Early season. All good drink up!


----------



## wolffer (Nov 26, 2019)

I have high arches and after 20+ yrs of dealing with the numb feet after 2+ hours...I'm wondering if step in systems would minimize that pressure across my extremely high arch bone? Any experience from high arch peeps would be greatly appreciated.


----------



## Jkb818 (Sep 28, 2019)

Have any of you tried getting in and out of these bindings in deep snow?


----------



## coloradodirtbag (Feb 9, 2017)

I have a high instep, step ons work good so far. A lot of my pain came from over tightening straps to compensate for response. Straps = No circulation for me so I prefer step ons. Haven't ridden in deep snow yet, but I'd imagine getting in is very similar to getting into strap bindings in pow. Releasing does take a while to get use to as you have to twist your foot to disengage.


----------



## fazy (Feb 3, 2017)

Jkb818 said:


> Have any of you tried getting in and out of these bindings in deep snow?

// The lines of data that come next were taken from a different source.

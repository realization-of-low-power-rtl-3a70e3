// tb_workloads: runs every filter configuration the design is evaluated on,
// each in its own channel_filter instance, against a plain convolution:
//   D-AMPS channel filters, 16-bit coefficients: 260, 610, 940 taps
//     (1180 taps is the default configuration, tested by tb_channel_filter)
//   D-AMPS 1180 taps with 24-bit coefficients
//   PDC channel filters, 16-bit coefficients: 240, 590, 880, 1000 taps
//   PDC 1000 taps with 24-bit coefficients
//   T1, T2, T3 lowpass filters: 60, 90, 120 taps, 14-bit coefficients
// D-AMPS runs at 34.02 MHz / 350 = 97.2 kHz with edges 30 / 30.5 kHz. For
// PDC the band edges are not given; 25 / 25.5 kHz at 25.6 MHz / 320 = 80 kHz
// is assumed, scaled from the 25 kHz channel spacing. T1-T3 give their edges
// as fractions of pi; with FS = 2 the edges are those fractions. T1-T3
// attenuations are not given; 60 dB is assumed.
module tb_workloads;

  localparam int NW = 13;

  logic clk = 1'b0;
  logic rst_n = 1'b0;
  logic done [NW];
  int   wchecks [NW];
  int   wfails [NW];
  int   checks = 0;
  int   failures = 0;

  always #5 clk = ~clk;

  wl_runner #(.NAME("D-AMPS 260/16"),  .COEF_W(16), .N_TAPS(260),  .FS_HZ(97200.0), .FPASS_HZ(30000.0), .FSTOP_HZ(30500.0), .ATTEN_DB(48.0))
    w0  (.clk, .rst_n, .done(done[0]),  .checks(wchecks[0]),  .failures(wfails[0]));
  wl_runner #(.NAME("D-AMPS 610/16"),  .COEF_W(16), .N_TAPS(610),  .FS_HZ(97200.0), .FPASS_HZ(30000.0), .FSTOP_HZ(30500.0), .ATTEN_DB(65.0))
    w1  (.clk, .rst_n, .done(done[1]),  .checks(wchecks[1]),  .failures(wfails[1]));
  wl_runner #(.NAME("D-AMPS 940/16"),  .COEF_W(16), .N_TAPS(940),  .FS_HZ(97200.0), .FPASS_HZ(30000.0), .FSTOP_HZ(30500.0), .ATTEN_DB(85.0))
    w2  (.clk, .rst_n, .done(done[2]),  .checks(wchecks[2]),  .failures(wfails[2]));
  wl_runner #(.NAME("D-AMPS 1180/24"), .COEF_W(24), .N_TAPS(1180), .FS_HZ(97200.0), .FPASS_HZ(30000.0), .FSTOP_HZ(30500.0), .ATTEN_DB(96.0))
    w3  (.clk, .rst_n, .done(done[3]),  .checks(wchecks[3]),  .failures(wfails[3]));
  wl_runner #(.NAME("PDC 240/16"),     .COEF_W(16), .N_TAPS(240),  .FS_HZ(80000.0), .FPASS_HZ(25000.0), .FSTOP_HZ(25500.0), .ATTEN_DB(45.0))
    w4  (.clk, .rst_n, .done(done[4]),  .checks(wchecks[4]),  .failures(wfails[4]));
  wl_runner #(.NAME("PDC 590/16"),     .COEF_W(16), .N_TAPS(590),  .FS_HZ(80000.0), .FPASS_HZ(25000.0), .FSTOP_HZ(25500.0), .ATTEN_DB(62.0))
    w5  (.clk, .rst_n, .done(done[5]),  .checks(wchecks[5]),  .failures(wfails[5]));
  wl_runner #(.NAME("PDC 880/16"),     .COEF_W(16), .N_TAPS(880),  .FS_HZ(80000.0), .FPASS_HZ(25000.0), .FSTOP_HZ(25500.0), .ATTEN_DB(80.0))
    w6  (.clk, .rst_n, .done(done[6]),  .checks(wchecks[6]),  .failures(wfails[6]));
  wl_runner #(.NAME("PDC 1000/16"),    .COEF_W(16), .N_TAPS(1000), .FS_HZ(80000.0), .FPASS_HZ(25000.0), .FSTOP_HZ(25500.0), .ATTEN_DB(90.0))
    w7  (.clk, .rst_n, .done(done[7]),  .checks(wchecks[7]),  .failures(wfails[7]));
  wl_runner #(.NAME("PDC 1000/24"),    .COEF_W(24), .N_TAPS(1000), .FS_HZ(80000.0), .FPASS_HZ(25000.0), .FSTOP_HZ(25500.0), .ATTEN_DB(90.0))
    w8  (.clk, .rst_n, .done(done[8]),  .checks(wchecks[8]),  .failures(wfails[8]));
  wl_runner #(.NAME("T1 60/14"),       .COEF_W(14), .N_TAPS(60),   .FS_HZ(2.0), .FPASS_HZ(0.021), .FSTOP_HZ(0.07), .ATTEN_DB(60.0))
    w9  (.clk, .rst_n, .done(done[9]),  .checks(wchecks[9]),  .failures(wfails[9]));
  wl_runner #(.NAME("T2 90/14"),       .COEF_W(14), .N_TAPS(90),   .FS_HZ(2.0), .FPASS_HZ(0.15),  .FSTOP_HZ(0.25), .ATTEN_DB(60.0))
    w10 (.clk, .rst_n, .done(done[10]), .checks(wchecks[10]), .failures(wfails[10]));
  wl_runner #(.NAME("T3 120/14"),      .COEF_W(14), .N_TAPS(120),  .FS_HZ(2.0), .FPASS_HZ(0.15),  .FSTOP_HZ(0.25), .ATTEN_DB(60.0))
    w11 (.clk, .rst_n, .done(done[11]), .checks(wchecks[11]), .failures(wfails[11]));
  // Odd length: the centre coefficient has no mirror partner.
  wl_runner #(.NAME("odd 61/14"),      .COEF_W(14), .N_TAPS(61),   .FS_HZ(2.0), .FPASS_HZ(0.15),  .FSTOP_HZ(0.25), .ATTEN_DB(60.0))
    w12 (.clk, .rst_n, .done(done[12]), .checks(wchecks[12]), .failures(wfails[12]));

  initial begin : watchdog
    repeat (10000) @(posedge clk);
    failures++;
    $display("watchdog expired");
    $display("TB_RESULT checks=%0d failures=%0d", checks, failures);
    $finish;
  end

  initial begin
    bit all_done;
    repeat (3) @(posedge clk);
    rst_n <= 1'b1;
    do begin
      @(posedge clk);
      all_done = 1'b1;
      for (int i = 0; i < NW; i++) all_done &= done[i];
    end while (!all_done);
    for (int i = 0; i < NW; i++) begin
      checks   += wchecks[i];
      failures += wfails[i];
    end
    $display("TB_RESULT checks=%0d failures=%0d", checks, failures);
    $finish;
  end
endmodule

A friend did but I haven’t personally. He did mention it was a bit harder to get them locked in since the snow was so soft. I personally can’t comment though. I can see getting the secondary lock being a bit tough in deep snow.


----------



## larrytbull (Oct 30, 2013)

i agree takes a while, my only addition i would make to the bindings is to have the release lever on both sides of binding. I ride goofy and am right handed, so grabbing the lever is awkward with my limited mobility. I called burton and suggested that as a future tweak.


----------



## TheSalamander (Mar 11, 2019)

I've just completed my first 3 days with Swath Step Ons. I'm a skier that has migrated to snowboarding and would rate myself as a beginner with 4 days at the end of last season on rental gear and 3 days so far this season in the Swath Step Ons and GNU Carbon Credit. I really like the set up and stepping on and being ready within moments from getting off the chair lift is great. I am 46 years old, fit but looking for more convenience than I found with traditional bindings.

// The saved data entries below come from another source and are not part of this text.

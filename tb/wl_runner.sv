// wl_runner: drives one channel_filter configuration through a workload and
// checks it against a plain convolution.
//
// The runner builds the same coefficients the filter designs for itself
// (fir_pkg::lowpass_coef with the same parameters), sends a full-scale
// impulse followed by zeros to read the whole response back, then NRAND
// random samples with random idle cycles. Every output, and the one-cycle
// latency from in_valid to out_valid, is checked. When it is finished it
// raises done and reports its check and failure counts.
module wl_runner
  import fir_pkg::*;
#(
  parameter string       NAME     = "workload",
  parameter int unsigned DATA_W   = 8,
  parameter int unsigned COEF_W   = 16,
  parameter int unsigned N_TAPS   = 60,
  parameter real         FS_HZ    = 2.0,
  parameter real         FPASS_HZ = 0.15,
  parameter real         FSTOP_HZ = 0.25,
  parameter real         ATTEN_DB = 60.0,
  parameter int          NRAND    = 200
) (
  input  logic clk,
  input  logic rst_n,
  output logic done,
  output int   checks,
  output int   failures
);

  localparam int unsigned ACC_W = DATA_W + COEF_W + $clog2(N_TAPS) + 1;

  logic                     in_valid;
  logic signed [DATA_W-1:0] x_in;
  logic                     out_valid;
  logic signed [ACC_W-1:0]  y_out;

  channel_filter #(
    .DATA_W (DATA_W), .COEF_W (COEF_W), .N_TAPS (N_TAPS), .FS_HZ (FS_HZ),
    .FPASS_HZ (FPASS_HZ), .FSTOP_HZ (FSTOP_HZ), .ATTEN_DB (ATTEN_DB)
  ) dut (.*);

  longint coef [N_TAPS];
  longint hist [$];
  longint expect_q [$];
  logic   in_valid_d;

  initial begin
    done     = 1'b0;
    checks   = 0;
    failures = 0;
    in_valid = 1'b0;
    x_in     = '0;
    in_valid_d = 1'b0;
  end

  function automatic longint ref_out();
    longint acc = 0;
    for (int k = 0; k < N_TAPS && k < hist.size(); k++) acc += coef[k] * hist[k];
    return acc;
  endfunction

  task automatic send(longint v, int idle);
    for (int i = 0; i < idle; i++) begin
      in_valid <= 1'b0;
      x_in     <= DATA_W'($urandom);
      @(posedge clk);
    end
    in_valid <= 1'b1;
    x_in     <= DATA_W'(v);
    hist.push_front(v);
    if (hist.size() > N_TAPS) void'(hist.pop_back());
    expect_q.push_back(ref_out());
    @(posedge clk);
  endtask

  always @(posedge clk) begin
    in_valid_d <= in_valid & rst_n;
    if (rst_n && !done) begin
      checks++;
      if (out_valid != in_valid_d) begin
        failures++;
        $display("FAIL %s: out_valid=%0b, expected %0b", NAME, out_valid, in_valid_d);
      end
      if (out_valid) begin
        longint want;
        checks++;
        want = (expect_q.size() != 0) ? expect_q.pop_front() : 0;
        if (longint'(y_out) != want) begin
          failures++;
          if (failures < 5) $display("FAIL %s: y=%0d want=%0d", NAME, y_out, want);
        end
      end
    end
  end

  initial begin
    for (int k = 0; k < N_TAPS; k++)
      coef[k] = lowpass_coef((k < (N_TAPS + 1) / 2) ? k : N_TAPS - 1 - k, N_TAPS, FS_HZ,
                             FPASS_HZ, FSTOP_HZ, ATTEN_DB, COEF_W);
    wait (rst_n === 1'b1);
    @(posedge clk);
    send(-(longint'(1) <<< (DATA_W - 1)), 0);
    for (int i = 1; i < N_TAPS; i++) send(0, 0);
    for (int i = 0; i < NRAND; i++)
      send(longint'($signed(DATA_W'($urandom))),
           ($urandom_range(0, 3) == 0) ? int'($urandom_range(1, 2)) : 0);
    in_valid <= 1'b0;
    repeat (2) @(posedge clk);
    checks++;
    if (expect_q.size() != 0) begin
      failures++;
      $display("FAIL %s: %0d outputs missing", NAME, expect_q.size());
    end
    $display("%s: %0d taps, %0d-bit coefficients, checks=%0d failures=%0d",
             NAME, N_TAPS, COEF_W, checks, failures);
    done = 1'b1;
  end

endmodule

in most situations I found stepping on very easy and didn’t even worry about ensuring the second heel click was fully in as I just did a little jump when starting to ensure it was fully seated. I'm lucky enough that I had no hot spots with the boots and could wear them all day without issues. Last season I lost my big toe nail on my front foot as my rental boots broke a lace and the replacements were too big, no concerns on that this year.

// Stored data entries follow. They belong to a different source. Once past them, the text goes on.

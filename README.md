# Advance parallel LFSR pseudo-random number generator

A small, fully synchronous pseudo-random word generator. It combines two very
cheap sequence sources that share one clock:

* an **N-bit LFSR** with a two-tap feedback polynomial
  `F(X) = 1 + X^(N/2) + X^N`, whose N flip-flops are all read in parallel, and
* an **N-bit binary up counter**.

Every clock, the full LFSR word and the full counter word are XORed and the
result is registered as the output `number_o`. The LFSR supplies the
scrambling. The counter ensures the output cannot repeat before all 2^N
counter states have gone by. At the default width N = 32 the whole generator
has 96 flip-flops, one 1-bit XOR gate (the LFSR feedback), one 32-bit XOR
(the output) and one 32-bit incrementer.

```
            +-------------------+   32
 seed_i ---->  parallel_lfsr    |-------+
 loadseed_i >  1 + X^16 + X^32  |       |     +--------------+
            +-------------------+       +---->| prn_combiner |  32
                                              |  XOR + reg   |------> number_o
            +-------------------+   32  +---->|              |
            | parallel_counter  |-------+     +--------------+
            |  0,1,..,2^32-1,0  |
            +-------------------+
 clk, reset (synchronous) go to all three blocks
```

## The parallel LFSR

Flip-flops are numbered FF1 to FFN. FF1 is bit 0 (the LSB) and FFN is
bit N-1. On every rising edge:

* every bit moves one place towards the MSB: `FF(i+1) <= FF(i)`;
* FF1 takes `FF(N/2) XOR FF(N)`, computed by a single XOR gate that is
  wired to those two flip-flops for good.

The taps never move, so there are no tap-selection switches, no multi-phase
clocks and no control unit. The whole state is on `state_o` every clock. After
N clocks all N bits have been replaced.

### Worked example, N = 6, polynomial 1 + X^3 + X^6

Take the register just after a seed load and name its bits 1..6 after the
flip-flops that hold them. Over the next six clocks the bits written into FF1
are, in order:

| clock | 1     | 2     | 3     | 4                 | 5                 | 6                 |
|-------|-------|-------|-------|-------------------|-------------------|-------------------|
| FF1 gets | 6 ^ 3 | 5 ^ 2 | 4 ^ 1 | 3 ^ (bit of clock 1) | 2 ^ (bit of clock 2) | 1 ^ (bit of clock 3) |

Each new bit then moves up one place per clock. After six clocks FF6 holds
the clock-1 bit and FF1 holds the clock-6 bit. The first three results use
only seeded bits. The last three reuse results already fed back. The
testbench checks exactly this list, clock by clock.

### Odd N

For odd N the inner tap may be either `floor(N/2)` or `ceil(N/2)`. The
parameter `TAP` defaults to `N/2` (integer division, so the floor). Override
it to use the ceiling. Any `1 <= TAP < N` elaborates.

### Seed and reset

`loadseed_i` loads `seed_i` into the LFSR at the next rising edge, with bit i
going to FF(i+1). A 2:1 multiplexer sits in front of each flip-flop. Reset
clears the LFSR to all zeros. The all-zeros state of an XOR LFSR never
changes, so **a non-zero seed must be loaded after reset**. Until that
happens `number_o` is just the counter value. Priority is
reset > load > shift.

## How long the sequence is

This section matters most when deciding whether to trust the generator.

The default polynomial is not primitive. Over GF(2),
`1 + X^16 + X^32 = (1 + X + X^2)^16`, and `1 + X + X^2` has order 3, so the
order of the polynomial is `3 * 16 = 48`. **Every state of the 32-bit LFSR
recurs after 48 clocks, whatever the seed**, and random seeds show exactly
that period. In general, for `N = 4j` the polynomial `1 + X^(2j) + X^(4j)` is
the square of `1 + X^j + X^(2j)`, so every size whose width is a multiple of
four is far from maximal length. The 6-bit example `1 + X^3 + X^6` is
irreducible but divides `X^9 + 1`, so its period is 9, not 63.

The counter is what makes the output long. The output word at clock t is
`L(t) ^ C(t)`. It repeats only when both the LFSR and the counter repeat, so
the output period is `lcm(LFSR period, 2^N)`. That is at most `3 * 2^32`
words at N = 32, and never less than 2^N, whatever the seed. The output
is therefore a counter lightly scrambled by a short periodic mask, not a
cryptographically strong sequence. To get a long LFSR sequence by itself,
choose N and TAP so that `1 + X^TAP + X^N` is primitive (for example N = 7,
TAP = 3 or 4, period 127, which the LFSR testbench measures). The RTL
accepts any such pair.

## Counter and output stage

`parallel_counter` is a plain modulo-2^N up counter. It visits
0, 1, ..., 2^N-1, 0, ... and advances on every clock with no enable. Reset
returns it to 0. A seed load does not touch it.

`prn_combiner` registers `lfsr ^ count`. Both words are used in full: the
"select" stage between each source and the XOR passes all N bits, so it
exists only as wiring in the top level.

## Interface and timing of `advance_lfsr`

| port         | dir | width | meaning |
|--------------|-----|-------|---------|
| `clk`        | in  | 1     | clock, rising edge |
| `reset`      | in  | 1     | synchronous, active high; clears LFSR, counter and output |
| `loadseed_i` | in  | 1     | synchronous seed load into the LFSR |
| `seed_i`     | in  | N     | seed |
| `number_o`   | out | N     | pseudo-random word, straight from flip-flops |

At N = 32 the generator has 67 I/O pins: 32 + 32 + 3.

The generator makes one new word per clock, with one clock of latency: the
value on `number_o` after edge k+1 is `LFSR ^ counter` as they stood after
edge k. Example, with N = 32 and seed `0x8000_0000` loaded right after reset:

| after edge | LFSR          | counter | number_o      |
|------------|---------------|---------|---------------|
| reset      | `0000_0000`   | 0       | `0000_0000`   |
| load       | `8000_0000`   | 1       | `0000_0000`   |
| +1         | `0000_0001`   | 2       | `8000_0001`   |
| +2         | `0000_0002`   | 3       | `0000_0003`   |
| +3         | `0000_0004`   | 4       | `0000_0001`   |

## Parameters

| module | parameter | default | notes |
|--------|-----------|---------|-------|
| all    | `N`       | `advance_lfsr_pkg::PRNG_WIDTH` = 32 | word width of LFSR, counter and output |
| `parallel_lfsr`, `advance_lfsr` | `TAP` | `N/2` | inner feedback tap; for odd N use `N/2` or `N/2+1` |

## What is specified and what is chosen here

Taken from the reference design:

* the block structure: LFSR plus counter, XORed, one clock;
* the polynomial form `1 + X^(N/2) + X^N` with one fixed XOR;
* the LSB-to-MSB shift direction;
* the 32-bit width and the port names;
* synchronous reset;
* the register budget: 32 + 32 + 32 flip-flops.

Chosen here, because the reference leaves them open:

* the reset values (all zeros);
* the reset > load > shift priority;
* the counter runs on during a seed load and is not reset by it;
* the one-clock output latency (output registered from the two register
  outputs);
* bit 0 is FF1;
* the floor as the default inner tap for odd N.

Not built: the two "select" stages between the sources and the XOR are
pure wiring, because both full words are combined.

## Files

| file | content |
|------|---------|
| `rtl/advance_lfsr_pkg.sv` | default width |
| `rtl/parallel_lfsr.sv` | the LFSR |
| `rtl/parallel_counter.sv` | the counter |
| `rtl/prn_combiner.sv` | XOR and output register |
| `rtl/advance_lfsr.sv` | top level |
| `tb/prng_ref_pkg.sv` | cycle model of the generator, used by the top-level testbenches |
| `tb/tb_parallel_lfsr.sv` | N = 6 worked example, N = 32 and N = 7 against a bit-sequence model, reset/load priority, N = 7 period |
| `tb/tb_parallel_counter.sv` | 4-bit wrap and 32-bit counting, reset |
| `tb/tb_prn_combiner.sv` | random words, one-clock latency, reset |
| `tb/tb_advance_lfsr.sv` | N = 8 end-to-end: reset, loads, reseed while running, reset over load, feedback, counter wrap; counts each event and fails if one never happens |
| `tb/tb_advance_lfsr_full.sv` | default N = 32: reset, seed `0x8000_0000`, 250,000 clocks against the model, 48-clock LFSR recurrence |

Every testbench prints `TB_RESULT checks=<n> failures=<n>` and has a
watchdog.

## Simulating

With Verilator 5 (run from the directory holding `rtl/` and `tb/`):

```
verilator --binary --timing --assert -Wall -Wno-fatal \
  --top-module tb_advance_lfsr_full -y rtl -y tb +libext+.sv \
  rtl/advance_lfsr_pkg.sv tb/prng_ref_pkg.sv tb/tb_advance_lfsr_full.sv
./obj_dir/Vtb_advance_lfsr_full
```

For the other testbenches, change the top module and the last file.
`tb/prng_ref_pkg.sv` is needed only by the two `tb_advance_lfsr*` benches.
All of them run in well under a second. The RTL is plain synthesizable
SystemVerilog with no vendor primitives. It lints cleanly with Verilator
`-Wall` and elaborates in Yosys through the slang front end.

the few times I had to step on while seated on a steeper incline it was a little more difficult but not too much so and it is easy enough to get them properly seated as soon as you get up. I am on the east coast so the conditions are more icy and groomed runs with little real powder. 

The only aspect I am still working on is twisting my foot when getting out of the bindings. From my perspective the Step Ons are awesome, but appreciate they are not going to be for everyone in terms of the feel or the boots that are available. I had to bend over or sit down far less which is exactly why I bought them.


----------



## UncleHulka (Mar 6, 2019)

larrytbull said:


> i agree takes a while, my only addition i would make to the bindings is to have the release lever on both sides of binding. I ride goofy and am right handed, so grabbing the lever is awkward with my limited mobility. I called burton and suggested that as a future tweak.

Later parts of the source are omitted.